LATEST CENTRAL Statistics Office figures for 2007 show union membership was continuing to fall, with just under a third (31 per cent) of all employees reporting to be union members.
Union membership reached a peak in 1980 when some 62 per cent of employees were members, but has been falling steadily ever since. While reliable figures are not readily available, latest estimates suggest that membership levels are highest in the public sector at about 70 per cent, and lowest in the private sector at approximately 25 per cent.
In his book, The State of the Unions: Challenges Facing Organised Labour in Ireland, Dr Tim Hastings points to a number of factors behind the decline. They include the emergence of non-unionised US multinational companies. Moreover, the emergence of human resource management as a method of managing employees in contrast to an adversarial model is also noted as a key factor.
It has been a similar story in other countries. In the UK, for example, union membership has fallen from 12.5 million to just 6.5 million.
Paul Nowak, head of organising at the Trades Union Congress in Britain, told a conference on the future of unions recently that the image of unions has been “male, pale and stale”. Much of trade unions’ decline has been down to economic restructuring and union de-recognition, backed by a hostile Conservative government. He says, however, that unions have managed to arrest the decline by organising and reaching out to people who have never been members.

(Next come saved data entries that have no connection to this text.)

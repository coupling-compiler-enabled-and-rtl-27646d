// coolmem_top: the Cool-Mem data memory system from the load/store unit down
// to the main-memory port.
//
// The L1 data cache is virtually indexed and virtually tagged and offers the
// compiler-directed hotline path, the tag-cache path and the conventional
// associative lookup (see coolmem_l1). Protection is checked through the ASID
// held in every hotline register, tag-cache entry and cache line, so the L1
// needs no TLB. Address translation is moved further down, and the parameter
// ORG picks where:
//   ORG_VV (default): virtual L2 tagged with ASIDs; an MTLB between the L2 and
//          main memory translates only L2 misses and write-backs.
//   ORG_VR: physical L2; an STLB between L1 and L2 translates every L2 access.
// In both, translation misses go to an external page-table walker (walk_*),
// and the main-memory port carries whole L2 lines (128 bytes) with physical
// line addresses.
//
// Timing follows the parts: 2/3/4 cycles for hotline/tag-cache/associative
// L1 hits, 20 cycles per L2 hit, one added cycle per translation-buffer hit,
// and whatever the walker and main memory take. The status outputs pulse
// once per event and let a system count translation and L2 behaviour.
module coolmem_top
  import coolmem_pkg::*;
#(
  parameter org_e        ORG       = ORG_VV,
  parameter int unsigned DISP_BITS = 16
) (
  input  logic                  clk,
  input  logic                  rst_n,
  // load/store unit
  input  logic                  req_valid,
  output logic                  req_ready,
  input  logic                  req_static,
  input  logic [HLIDX_BITS-1:0] req_hlidx,
  input  logic                  req_we,
  input  logic [XLEN-1:0]       req_base,
  input  logic [DISP_BITS-1:0]  req_disp,
  input  asid_t                 req_asid,
  input  logic [XLEN-1:0]       req_wdata,
  output logic                  resp_valid,
  output logic [XLEN-1:0]       resp_rdata,
  output path_e                 resp_path,
  output logic                  resp_prot_fault,
  // main memory, physical, whole L2 lines
  output logic                  mem_req_valid,
  input  logic                  mem_req_ready,
  output logic                  mem_req_we,
  output logic [PA_BITS-$clog2(L2_LINE_BYTES)-1:0] mem_req_line_addr,
  output logic [L2_LINE_BITS-1:0] mem_req_wline,
  input  logic                  mem_resp_valid,
  input  logic [L2_LINE_BITS-1:0] mem_resp_line,
  // page-table walker of the translation buffer
  output logic                  walk_req_valid,
  output logic [VPN_BITS-1:0]   walk_vpn,
  output asid_t                 walk_asid,
  input  logic                  walk_resp_valid,
  input  logic [PPN_BITS-1:0]   walk_ppn,
  input  logic                  walk_fault,
  // event pulses
  output logic                  tlb_hit,
  output logic                  tlb_miss,
  output logic                  tlb_fault,
  output logic                  l2_hit,
  output logic                  l2_miss
);
  localparam int unsigned L2OFF = $clog2(L2_LINE_BYTES);

  // L1 to the level below (virtual line address)
  logic                            n_req_valid, n_req_ready, n_req_we;
  logic [VA_BITS-L1_OFF_BITS-1:0]  n_req_line_addr;
  asid_t                           n_req_asid;
  logic [L1_LINE_BITS-1:0]         n_req_wline;
  logic                            n_resp_valid;
  logic [L1_LINE_BITS-1:0]         n_resp_line;

  coolmem_l1 #(.DISP_BITS(DISP_BITS)) u_l1 (
    .clk, .rst_n,
    .req_valid, .req_ready, .req_static, .req_hlidx, .req_we, .req_base,
    .req_disp, .req_asid, .req_wdata,
    .resp_valid, .resp_rdata, .resp_path, .resp_prot_fault,
    .nxt_req_valid(n_req_valid), .nxt_req_ready(n_req_ready), .nxt_req_we(n_req_we),
    .nxt_req_line_addr(n_req_line_addr), .nxt_req_asid(n_req_asid),
    .nxt_req_wline(n_req_wline), .nxt_resp_valid(n_resp_valid),
    .nxt_resp_line(n_resp_line)
  );

  if (ORG == ORG_VV) begin : g_vv
    // virtual L2, MTLB in front of memory
    logic                         m_req_valid, m_req_ready, m_req_we, m_resp_valid;
    logic [VA_BITS-L2OFF-1:0]     m_req_line_addr;
    asid_t                        m_req_asid;
    logic [L2_LINE_BITS-1:0]      m_req_wline, m_resp_line;

    l2_cache #(.ADDR_BITS(VA_BITS), .USE_ASID(1'b1)) u_l2 (
      .clk, .rst_n,
      .req_valid(n_req_valid), .req_ready(n_req_ready), .req_we(n_req_we),
      .req_line_addr(n_req_line_addr), .req_asid(n_req_asid), .req_wline(n_req_wline),
      .resp_valid(n_resp_valid), .resp_line(n_resp_line),
      .mem_req_valid(m_req_valid), .mem_req_ready(m_req_ready), .mem_req_we(m_req_we),
      .mem_req_line_addr(m_req_line_addr), .mem_req_asid(m_req_asid),
      .mem_req_wline(m_req_wline), .mem_resp_valid(m_resp_valid),
      .mem_resp_line(m_resp_line),
      .hit_pulse(l2_hit), .miss_pulse(l2_miss)
    );

    xlate_tlb #(.LINE_BITS(L2_LINE_BITS), .OFF_BITS(L2OFF)) u_mtlb (
      .clk, .rst_n,
      .in_valid(m_req_valid), .in_ready(m_req_ready), .in_we(m_req_we),
      .in_line_addr(m_req_line_addr), .in_asid(m_req_asid), .in_wline(m_req_wline),
      .in_resp_valid(m_resp_valid), .in_resp_line(m_resp_line),
      .out_valid(mem_req_valid), .out_ready(mem_req_ready), .out_we(mem_req_we),
      .out_line_addr(mem_req_line_addr), .out_wline(mem_req_wline),
      .out_resp_valid(mem_resp_valid), .out_resp_line(mem_resp_line),
      .walk_req_valid, .walk_vpn, .walk_asid, .walk_resp_valid, .walk_ppn, .walk_fault,
      .hit_pulse(tlb_hit), .miss_pulse(tlb_miss), .fault(tlb_fault)
    );
  end else begin : g_vr
    // STLB between L1 and a physical L2
    logic                               p_req_valid, p_req_ready, p_req_we, p_resp_valid;
    logic [PA_BITS-L1_OFF_BITS-1:0]     p_req_line_addr;
    logic [L1_LINE_BITS-1:0]            p_req_wline, p_resp_line;
    asid_t                              unused_asid;

    xlate_tlb #(.LINE_BITS(L1_LINE_BITS), .OFF_BITS(L1_OFF_BITS)) u_stlb (
      .clk, .rst_n,
      .in_valid(n_req_valid), .in_ready(n_req_ready), .in_we(n_req_we),
      .in_line_addr(n_req_line_addr), .in_asid(n_req_asid), .in_wline(n_req_wline),
      .in_resp_valid(n_resp_valid), .in_resp_line(n_resp_line),
      .out_valid(p_req_valid), .out_ready(p_req_ready), .out_we(p_req_we),
      .out_line_addr(p_req_line_addr), .out_wline(p_req_wline),
      .out_resp_valid(p_resp_valid), .out_resp_line(p_resp_line),
      .walk_req_valid, .walk_vpn, .walk_asid, .walk_resp_valid, .walk_ppn, .walk_fault,
      .hit_pulse(tlb_hit), .miss_pulse(tlb_miss), .fault(tlb_fault)
    );

    l2_cache #(.ADDR_BITS(PA_BITS), .USE_ASID(1'b0)) u_l2 (
      .clk, .rst_n,
      .req_valid(p_req_valid), .req_ready(p_req_ready), .req_we(p_req_we),
      .req_line_addr(p_req_line_addr), .req_asid('0), .req_wline(p_req_wline),
      .resp_valid(p_resp_valid), .resp_line(p_resp_line),
      .mem_req_valid, .mem_req_ready, .mem_req_we, .mem_req_line_addr,
      .mem_req_asid(unused_asid), .mem_req_wline, .mem_resp_valid, .mem_resp_line,
      .hit_pulse(l2_hit), .miss_pulse(l2_miss)
    );
  end
endmodule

In the US, it is a similar story. The proportion of workers in unions has fallen from about 27 per cent in 1940 to 12 per cent in 2007. Of that, just 7 per cent of private workers were in a union, while it was 36 per cent in the public sector.

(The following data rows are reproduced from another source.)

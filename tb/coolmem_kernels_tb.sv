// coolmem_kernels_tb: runs the small program kernels the design is built
// around through the full memory system (default v-v organisation, full
// size), with the hotline indices a hotline-assigning compiler would give:
//  * affine loop  a[i] = a[i+1] + a[i+100] + a[i+103], i = 0..99, 8-byte
//    elements; a[i] and a[i+1] share hotline register 1, a[i+100] and
//    a[i+103] share register 2 (they lie within half a line of each other);
//  * irregular a[b[i]] whose index alternates between two far-apart lines,
//    mapped optimistically through one hotline register: after the first
//    two misses every access misses the hotline and must hit the tag-cache;
//  * a linked-list walk p->val = a[i]; p = p->next with pointer accesses left
//    dynamic (not hotlined), as a conservative compiler would.
// Loads are checked against the reference memory and the final array is
// read back and compared with the loop computed here. The share of each L1
// path is printed per kernel, and the tag-cache must catch every access of
// the irregular kernel after warm-up.
module coolmem_kernels_tb;
  import coolmem_pkg::*;
  import tb_pkg::*;
  int checks = 0, failures = 0;
  logic clk = 0, rst_n = 0;
  always #5 clk = ~clk;

  logic req_valid, req_ready, req_static, req_we;
  logic [4:0] req_hlidx;
  logic [63:0] req_base, req_wdata, resp_rdata;
  logic [15:0] req_disp;
  asid_t req_asid, walk_asid;
  logic resp_valid, resp_prot_fault;
  path_e resp_path;
  logic mem_req_valid, mem_req_ready, mem_req_we, mem_resp_valid;
  logic [36:0] mem_req_line_addr;
  logic [1023:0] mem_req_wline, mem_resp_line;
  logic walk_req_valid, walk_resp_valid, walk_fault;
  logic [VPN_BITS-1:0] walk_vpn;
  logic [PPN_BITS-1:0] walk_ppn;
  logic tlb_hit, tlb_miss, tlb_fault, l2_hit, l2_miss;
  int n_reads, n_writes, n_walks;

  coolmem_top dut (.clk, .rst_n, .req_valid, .req_ready, .req_static, .req_hlidx, .req_we,
    .req_base, .req_disp, .req_asid, .req_wdata, .resp_valid, .resp_rdata, .resp_path,
    .resp_prot_fault, .mem_req_valid, .mem_req_ready, .mem_req_we, .mem_req_line_addr,
    .mem_req_wline, .mem_resp_valid, .mem_resp_line, .walk_req_valid, .walk_vpn, .walk_asid,
    .walk_resp_valid, .walk_ppn, .walk_fault, .tlb_hit, .tlb_miss, .tlb_fault, .l2_hit, .l2_miss);

  mem_model #(.LINE_BITS(1024), .KEY_BITS(37)) u_mem (.clk, .rst_n, .req_valid(mem_req_valid),
    .req_ready(mem_req_ready), .req_we(mem_req_we), .req_key(mem_req_line_addr),
    .req_wline(mem_req_wline), .resp_valid(mem_resp_valid), .resp_line(mem_resp_line),
    .n_reads, .n_writes);

  ptw_model u_ptw (.clk, .rst_n, .walk_req_valid, .walk_vpn, .walk_asid, .walk_resp_valid, .walk_ppn,
    .walk_fault, .n_walks);

  int n_path [4];
  int n_prot = 0;

  // ---- reference memory -----------------------------------------------------
  logic [63:0] refm [logic [46:0]];

  function automatic logic [63:0] ref_read(input asid_t a, input logic [42:0] va);
    logic [46:0] k;
    logic [36:0] pline;
    k = {a, va[42:3]};
    if (refm.exists(k)) return refm[k];
    pline = {ptw_ppn(va[42:13], a), va[12:7]};
    return init_word(64'(pline), int'(va[6:3]));
  endfunction

  task automatic chk(input string what, input logic ok);
    checks++;
    if (!ok) begin failures++; $display("FAIL %s at %0t", what, $time); end
  endtask

  path_e p;
  logic  f;

  task automatic access(input logic st, input logic [4:0] hl, input logic we,
                        input logic [42:0] va, input asid_t a, input logic [63:0] wd);
    logic [15:0] d;
    int lat;
    logic [63:0] exp;
    d = 16'($urandom_range(0, 64)) - 16'd32;
    @(negedge clk);
    req_valid = 1; req_static = st; req_hlidx = hl; req_we = we;
    req_base = 64'(va) - {{48{d[15]}}, d}; req_disp = d; req_asid = a; req_wdata = wd;
    while (!req_ready) @(negedge clk);
    @(posedge clk);
    #1 req_valid = 0;
    lat = 0;
    do begin @(negedge clk); lat++; end while (!resp_valid);
    p = resp_path; f = resp_prot_fault;
    n_path[p]++;
    if (f) n_prot++;
    exp = ref_read(a, va);
    if (we) refm[{a, va[42:3]}] = wd;
    else chk($sformatf("load va=%h asid=%0d got=%h exp=%h", va, a, resp_rdata, exp),
             resp_rdata === exp);
    case (p)
      PATH_HOTLINE:  chk($sformatf("hotline latency %0d", lat), lat == 2);
      PATH_TAGCACHE: chk($sformatf("tag-cache latency %0d", lat), lat == 3);
      PATH_ASSOC:    chk($sformatf("assoc latency %0d", lat), lat == 4);
      default:       chk($sformatf("miss latency %0d", lat), lat >= 4 + L2_LATENCY);
    endcase
    last_data = resp_rdata;
  endtask


  int c0 [4];
  logic [63:0] last_data;
  logic [63:0] sw [int];     // software copy of the array for the affine loop

  function automatic void snap();
    for (int k = 0; k < 4; k++) c0[k] = n_path[k];
  endfunction

  function automatic void report(input string name);
    int t;
    t = 0;
    for (int k = 0; k < 4; k++) t += n_path[k] - c0[k];
    $display("%s: %0d accesses  hotline=%0d tag-cache=%0d assoc=%0d miss=%0d", name, t,
             n_path[0] - c0[0], n_path[1] - c0[1], n_path[2] - c0[2], n_path[3] - c0[3]);
  endfunction

  localparam logic [42:0] A  = 43'h0_0200_0000;   // array a
  localparam logic [42:0] L  = 43'h0_0300_0000;   // list nodes
  localparam logic [42:0] B1 = 43'h0_0400_0000;
  localparam logic [42:0] B2 = 43'h0_0400_8000;

  initial begin
    logic [63:0] s, v;
    req_valid = 0; req_static = 0; req_hlidx = 0; req_we = 0; req_base = 0;
    req_disp = 0; req_asid = 0; req_wdata = 0;
    repeat (3) @(posedge clk);
    rst_n = 1;

    // ---- affine loop ---------------------------------------------------------
    for (int k = 0; k < 203; k++) sw[k] = ref_read(7'd1, A + 43'(k * 8));
    snap();
    for (int i = 0; i < 100; i++) begin
      access(1, 5'd1, 0, A + 43'((i + 1) * 8), 7'd1, 0);   s = last_data;
      access(1, 5'd2, 0, A + 43'((i + 100) * 8), 7'd1, 0); s += last_data;
      access(1, 5'd2, 0, A + 43'((i + 103) * 8), 7'd1, 0); s += last_data;
      access(1, 5'd1, 1, A + 43'(i * 8), 7'd1, s);
      sw[i] = sw[i + 1] + sw[i + 100] + sw[i + 103];
    end
    report("affine loop (Fig. 5a)");
    chk("affine loop: at least 70% hotline hits", (n_path[0] - c0[0]) >= 280);
    for (int i = 0; i < 100; i++) begin
      access(0, 5'd0, 0, A + 43'(i * 8), 7'd1, 0);
      chk($sformatf("a[%0d] after the loop", i), last_data === sw[i]);
    end

    // ---- irregular a[b[i]] alternating between two lines ----------------------
    snap();
    for (int i = 0; i < 40; i++)
      access(1, 5'd3, 0, ((i % 2) == 0 ? B1 : B2) + 43'((i / 2 % 8) * 8), 7'd1, 0);
    report("irregular a[b[i]] (Fig. 4)");
    chk("tag-cache catches the alternating pattern", (n_path[1] - c0[1]) == 38);

    // ---- linked list, pointer accesses dynamic --------------------------------
    for (int k = 0; k < 20; k++)   // node k at L + k*4160: next pointer at +8
      access(0, 5'd0, 1, L + 43'(k * 4160) + 8, 7'd1, 64'(L + 43'((k + 1) * 4160)));
    snap();
    v = 64'(L);
    for (int i = 0; i < 20; i++) begin
      access(1, 5'd4, 0, A + 43'(i * 8), 7'd1, 0);           // a[i], hotlined
      access(0, 5'd0, 1, 43'(v), 7'd1, last_data);            // p->val, dynamic
      access(0, 5'd0, 0, 43'(v) + 8, 7'd1, 0);                // p = p->next, dynamic
      chk("next pointer", last_data == v + 4160);
      v = last_data;
    end
    report("linked list (Fig. 6b)");

    $display("TB_RESULT checks=%0d failures=%0d", checks, failures);
    $finish;
  end

  initial begin
    repeat (2000000) @(posedge clk);
    failures++;
    $display("TB_RESULT checks=%0d failures=%0d", checks, failures);
    $finish;
  end
endmodule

Kate Bronfenbrenner of Cornell University has said that many employers in the US will only engage with unions as a measure of last resort.
She has also said the failure of unions to organise properly since the 1940s has contributed to their decline
In more recent times unions have been trying to organise. But Bronfenbrenner told a conference they have to recruit 800,000 workers annually just to maintain overall numbers.